I will get a tinker board this week and I have some questions related to video system:

I have studied the OMAP video module and HAL.
From what I can see the base is a dma copy. Where is DMA setup for the videohardware?
Framebuffer. Related to DMA (SDMA) , I guess it needs a framebuffer. I have tried hard to find where it gets the pointer to the framebuffer, but honestly I cannot find it.
Does the DMA copy output directly to hardware? That would explain some of the performance problems when dragging windows etc. A alternative is discussed below.
Is the screen rendering done because of a change (something is drawn) or is it timerbased , updated in whatever refreshrate the screenmode has?

On the RK3288 side of things..

I have a basic idea on how to use the VOP to get a framebuffer for hdmi display.
It is also possible to use IEP for some doublebuffering, Configure IEP and VOP for direct path. The idea is that RISC OS renders to the source buffer and when do_render is started CONFIG_DONE is written to VOP.
When CONFIG_DONE is issued the hardware takes care on getting the pixels out onto screen.

 
May 7, 2017 7:01pm
Avatar Rob Andrews (112) 143 posts

hi Michael i have just received a nice firefly rk3399 demo unit if you need any testing done let me know, it works well with linux and android it being tested as a interactive display board i will grab it when they have finished with it. i will check to see if they got a usb to uart connector, i downloaded the docs last night will have a read to see how good they are i think it would be a great for a Risc Os port if it can be done. you can get me at rob@interactivedisplays.com.au

 
May 7, 2017 8:00pm
Avatar Michael Grunditz (467) 531 posts

hi Michael i have just received a nice firefly rk3399 demo unit if you need any testing done let me know, it works well with linux and android it being tested as a interactive display board i will grab it when they have finished with it. i will check to see if they got a usb to uart connector, i downloaded the docs last night will have a read to see how good they are i think it would be a great for a Risc Os port if it can be done. you can get me at rob@interactivedisplays.com.au

OK the 3399 is a different soc.

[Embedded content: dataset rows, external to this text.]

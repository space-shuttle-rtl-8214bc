// regfile: the 32 x 32-bit flip-flop register file, made of NUM_BANKS
// independent rf_bank instances. Each bank has its own write port and read
// port, so a protected write can place a word and its copies or check bits in
// up to three banks in one cycle, and a protected read sees all banks of a row
// at once. Physical register p lives in bank p[2:0], row p[4:3].
// Timing: writes at the rising edge, reads combinational.
// The 32 registers, 32-bit width and 8 parallel banks follow the published
// design; the per-bank port arrangement is this design's own.
module regfile
  import ss_pkg::*;
(
  input  logic                      clk_i,
  input  logic                      rst_ni,
  input  bank_wr_t [NUM_BANKS-1:0]  wr_i,
  input  idx_t     [NUM_BANKS-1:0]  ridx_i,
  output word_t    [NUM_BANKS-1:0]  rdata_o
);

  for (genvar b = 0; b < NUM_BANKS; b++) begin : g_bank
    rf_bank #(.N(REGS_PER_BANK), .W(DATA_W)) u_bank (
      .clk_i,
      .rst_ni,
      .we_i    (wr_i[b].we),
      .widx_i  (wr_i[b].idx),
      .wdata_i (wr_i[b].data),
      .ridx_i  (ridx_i[b]),
      .rdata_o (rdata_o[b])
    );
  end

endmodule
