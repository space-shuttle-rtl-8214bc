// tb_regfile: writes random words into random subsets of the 8 banks in the
// same cycle and reads every bank back at random rows, against a 32-entry
// reference model addressed as bank = p[2:0], row = p[4:3].
module tb_regfile;
  import ss_pkg::*;

  logic clk = 0, rst_n = 0;
  bank_wr_t [NUM_BANKS-1:0] wr;
  idx_t     [NUM_BANKS-1:0] ridx;
  word_t    [NUM_BANKS-1:0] rdata;
  word_t model [NUM_BANKS][REGS_PER_BANK];
  int checks = 0, failures = 0, parallel_writes = 0;

  regfile dut (.clk_i(clk), .rst_ni(rst_n), .wr_i(wr), .ridx_i(ridx), .rdata_o(rdata));

  always #5 clk = ~clk;

  initial begin
    repeat (5000) @(posedge clk);
    failures++;
    $display("TB_RESULT checks=%0d failures=%0d", checks, failures);
    $finish;
  end

  task automatic check_all();
    for (int b = 0; b < NUM_BANKS; b++) begin
      checks++;
      if (rdata[b] !== model[b][ridx[b]]) begin
        failures++;
        $display("FAIL bank %0d row %0d got %h expected %h", b, ridx[b], rdata[b], model[b][ridx[b]]);
      end
    end
  endtask

  initial begin
    wr = '0;
    ridx = '0;
    for (int b = 0; b < NUM_BANKS; b++)
      for (int i = 0; i < REGS_PER_BANK; i++) model[b][i] = '0;
    repeat (2) @(posedge clk);
    rst_n = 1;
    #1 check_all();
    for (int t = 0; t < 300; t++) begin
      int nwe;
      @(negedge clk);
      nwe = 0;
      for (int b = 0; b < NUM_BANKS; b++) begin
        wr[b].we   = ($urandom_range(1) == 1);
        wr[b].idx  = idx_t'($urandom);
        wr[b].data = $urandom;
        ridx[b]    = idx_t'($urandom);
        nwe += int'(wr[b].we);
      end
      if (nwe > 1) parallel_writes++;
      @(posedge clk);
      for (int b = 0; b < NUM_BANKS; b++) if (wr[b].we) model[b][wr[b].idx] = wr[b].data;
      #1 check_all();
    end
    checks++;
    if (parallel_writes == 0) failures++;
    $display("TB_RESULT checks=%0d failures=%0d", checks, failures);
    $finish;
  end
endmodule
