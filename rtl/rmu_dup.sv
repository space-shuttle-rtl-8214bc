// rmu_dup: the duplicated Reliability Monitoring Unit. Two identical rmu
// copies receive the same events and the same read address; the value of
// copy A is returned and mismatch_o is set when copy B holds a different
// value, so an upset in the monitor itself is seen on read-out rather than
// taken for a real count. Same timing as rmu. Duplication follows the
// published design; comparing on read-out is this design's own choice.
module rmu_dup
  import ss_pkg::*;
(
  input  logic     clk_i,
  input  logic     rst_ni,
  input  rmu_evt_t evt_i,
  input  addr_t    rd_addr_i,
  input  cnt_sel_e rd_sel_i,
  output cnt_t     rd_cnt_o,
  output logic     mismatch_o
);

  cnt_t cnt_a, cnt_b;

  rmu u_rmu_a (.clk_i, .rst_ni, .evt_i, .rd_addr_i, .rd_sel_i, .rd_cnt_o(cnt_a));
  rmu u_rmu_b (.clk_i, .rst_ni, .evt_i, .rd_addr_i, .rd_sel_i, .rd_cnt_o(cnt_b));

  assign rd_cnt_o   = cnt_a;
  assign mismatch_o = (cnt_a != cnt_b);

endmodule
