// prot_ctrl: protection controller of the register file.
//
// It keeps, for each of the 32 register addresses, the storage mechanism the
// register was last written with, and turns each command into bank accesses:
//
//   mode          bank b (= addr[2:0])  bank b+1            bank b+2
//   NONE          data                  -                   -
//   ECC           data                  SECDED check bits   -
//   TMR           data                  data                data
//   SHADOW        data                  data                -
//   ECC_SHADOW    data                  data (shadow)       check bits of shadow
//
// all in row addr[4:3], bank numbers taken modulo 8. A protected write
// (OP_WRITE) fills all copies in one cycle. A protected read (OP_READ) reads
// them in parallel and checks them:
//   ECC        - SECDED decode; one flipped bit corrected, two detected.
//   TMR        - bitwise majority vote; any disagreement detected and corrected.
//   SHADOW     - primary and shadow compared; a difference is detected but
//                cannot be corrected, the primary is returned.
//   ECC_SHADOW - the shadow is SECDED-decoded; if it decodes, the decoded
//                shadow is returned and a primary that differs from it counts
//                as a corrected error; if the shadow has a double error the
//                primary is returned and flagged uncorrectable.
// Raw commands write or read one physical register unchecked; they are how
// errors are injected and how individual copies are inspected, and they do
// not change the stored modes. Reads do not write corrected data back.
//
// Timing: one command per cycle; the response of a read command appears in
// rsp_o one cycle later for one cycle. The RMU events of a protected access
// are given combinationally in the command's cycle. For OP_CNT_READ the
// counter value and the RMU copy comparison come in on cnt_i/cnt_mismatch_i
// (addressed by the command's addr and cnt_sel) and are registered the same way.
//
// The five mechanisms follow the published design; the bank layout, the
// command set and the exact error flags are this design's own.
module prot_ctrl
  import ss_pkg::*;
(
  input  logic                      clk_i,
  input  logic                      rst_ni,
  input  logic                      cmd_valid_i,
  input  cmd_t                      cmd_i,
  // register file
  output bank_wr_t [NUM_BANKS-1:0]  rf_wr_o,
  output idx_t     [NUM_BANKS-1:0]  rf_ridx_o,
  input  word_t    [NUM_BANKS-1:0]  rf_rdata_i,
  // reliability monitoring unit
  output rmu_evt_t                  evt_o,
  input  cnt_t                      cnt_i,
  input  logic                      cnt_mismatch_i,
  // response
  output rsp_t                      rsp_o
);

  prot_mode_e mode_q [NUM_REGS];

  bank_t b0, b1, b2;
  idx_t  row;
  assign b0  = cmd_i.addr[BANK_W-1:0];
  assign b1  = b0 + bank_t'(1);
  assign b2  = b0 + bank_t'(2);
  assign row = cmd_i.addr[ADDR_W-1:BANK_W];

  logic is_write, is_read, is_raw_write, is_raw_read, is_cnt_read;
  assign is_write     = cmd_valid_i && (cmd_i.op == OP_WRITE);
  assign is_read      = cmd_valid_i && (cmd_i.op == OP_READ);
  assign is_raw_write = cmd_valid_i && (cmd_i.op == OP_RAW_WRITE);
  assign is_raw_read  = cmd_valid_i && (cmd_i.op == OP_RAW_READ);
  assign is_cnt_read  = cmd_valid_i && (cmd_i.op == OP_CNT_READ);

  prot_mode_e wmode;
  always_comb begin
    unique case (cmd_i.mode)
      MODE_ECC, MODE_TMR, MODE_SHADOW, MODE_ECC_SHADOW: wmode = cmd_i.mode;
      default:                                          wmode = MODE_NONE;
    endcase
  end

  // ---------------- write side ----------------
  ecc_t wecc;
  secded_enc u_wenc (.data_i(cmd_i.wdata), .ecc_o(wecc));

  always_comb begin
    for (int unsigned b = 0; b < NUM_BANKS; b++) begin
      rf_wr_o[b].we   = 1'b0;
      rf_wr_o[b].idx  = row;
      rf_wr_o[b].data = cmd_i.wdata;
    end
    if (is_raw_write) begin
      rf_wr_o[b0].we = 1'b1;
    end else if (is_write) begin
      rf_wr_o[b0].we = 1'b1;
      unique case (wmode)
        MODE_ECC: begin
          rf_wr_o[b1].we   = 1'b1;
          rf_wr_o[b1].data = word_t'(wecc);
        end
        MODE_TMR: begin
          rf_wr_o[b1].we = 1'b1;
          rf_wr_o[b2].we = 1'b1;
        end
        MODE_SHADOW: begin
          rf_wr_o[b1].we = 1'b1;
        end
        MODE_ECC_SHADOW: begin
          rf_wr_o[b1].we   = 1'b1;
          rf_wr_o[b2].we   = 1'b1;
          rf_wr_o[b2].data = word_t'(wecc);
        end
        default: ;
      endcase
    end
  end

  always_ff @(posedge clk_i or negedge rst_ni) begin
    if (!rst_ni) begin
      for (int unsigned r = 0; r < NUM_REGS; r++) mode_q[r] <= MODE_NONE;
    end else if (is_write) begin
      mode_q[cmd_i.addr] <= wmode;
    end
  end

  // ---------------- read side ----------------
  always_comb begin
    for (int unsigned b = 0; b < NUM_BANKS; b++) rf_ridx_o[b] = row;
  end

  word_t c0, c1, c2;
  assign c0 = rf_rdata_i[b0];
  assign c1 = rf_rdata_i[b1];
  assign c2 = rf_rdata_i[b2];

  // ECC mode: data in c0, check bits in c1
  word_t ecc_data;
  logic  ecc_single, ecc_double;
  secded_dec u_dec_ecc (
    .data_i   (c0),
    .ecc_i    (c1[ECC_W-1:0]),
    .data_o   (ecc_data),
    .single_o (ecc_single),
    .double_o (ecc_double)
  );

  // ECC shadow mode: shadow in c1, its check bits in c2
  word_t sh_data;
  logic  sh_single, sh_double;
  secded_dec u_dec_shadow (
    .data_i   (c1),
    .ecc_i    (c2[ECC_W-1:0]),
    .data_o   (sh_data),
    .single_o (sh_single),
    .double_o (sh_double)
  );

  word_t tmr_data;
  logic  tmr_mismatch;
  tmr_voter u_vote (.a_i(c0), .b_i(c1), .c_i(c2), .vote_o(tmr_data), .mismatch_o(tmr_mismatch));

  word_t rd_data;
  logic  rd_det, rd_cor, rd_unc;
  always_comb begin
    rd_data = c0;
    rd_det  = 1'b0;
    rd_cor  = 1'b0;
    rd_unc  = 1'b0;
    unique case (mode_q[cmd_i.addr])
      MODE_ECC: begin
        rd_data = ecc_data;
        rd_det  = ecc_single || ecc_double;
        rd_cor  = ecc_single;
        rd_unc  = ecc_double;
      end
      MODE_TMR: begin
        rd_data = tmr_data;
        rd_det  = tmr_mismatch;
        rd_cor  = tmr_mismatch;
      end
      MODE_SHADOW: begin
        rd_det = (c0 != c1);
        rd_unc = (c0 != c1);
      end
      MODE_ECC_SHADOW: begin
        if (sh_double) begin
          rd_det = 1'b1;
          rd_unc = 1'b1;
        end else begin
          rd_data = sh_data;
          rd_det  = sh_single || (c0 != sh_data);
          rd_cor  = sh_single || (c0 != sh_data);
        end
      end
      default: ;
    endcase
  end

  // ---------------- events and response ----------------
  assign evt_o.wr   = is_write;
  assign evt_o.rd   = is_read;
  assign evt_o.det  = is_read && rd_det;
  assign evt_o.cor  = is_read && rd_cor;
  assign evt_o.addr = cmd_i.addr;

  always_ff @(posedge clk_i or negedge rst_ni) begin
    if (!rst_ni) begin
      rsp_o <= '0;
    end else begin
      rsp_o.valid         <= is_read || is_raw_read || is_cnt_read;
      rsp_o.detected      <= is_read && rd_det;
      rsp_o.corrected     <= is_read && rd_cor;
      rsp_o.uncorrectable <= is_read && rd_unc;
      rsp_o.rmu_mismatch  <= is_cnt_read && cnt_mismatch_i;
      if (is_read)          rsp_o.data <= rd_data;
      else if (is_raw_read) rsp_o.data <= c0;
      else if (is_cnt_read) rsp_o.data <= cnt_i;
    end
  end

  // Only the defined opcodes may be issued.
  a_known_op: assert property (@(posedge clk_i) disable iff (!rst_ni)
    cmd_valid_i |-> (cmd_i.op inside {OP_NOP, OP_WRITE, OP_READ, OP_RAW_WRITE, OP_RAW_READ, OP_CNT_READ}));
  // A response follows exactly the read commands.
  a_rsp_follows_read: assert property (@(posedge clk_i) disable iff (!rst_ni)
    (is_read || is_raw_read || is_cnt_read) |=> rsp_o.valid);

endmodule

I don’t know how much they share.

 
May 8, 2017 9:08am
Avatar Jeffrey Lee (213) 6028 posts

I will get a tinker board this week and I have some questions related to video system:

You’ve got the wrong end of the stick a bit.

  • The kernel tells the video driver where the framebuffer is (GraphicsV 6 with R0=0)
  • The video driver programs that address into the GPU
  • The GPU constantly reads from the framebuffer and sends the pixels to the monitor (i.e. it will do this in real-time to match the timings of the video signal)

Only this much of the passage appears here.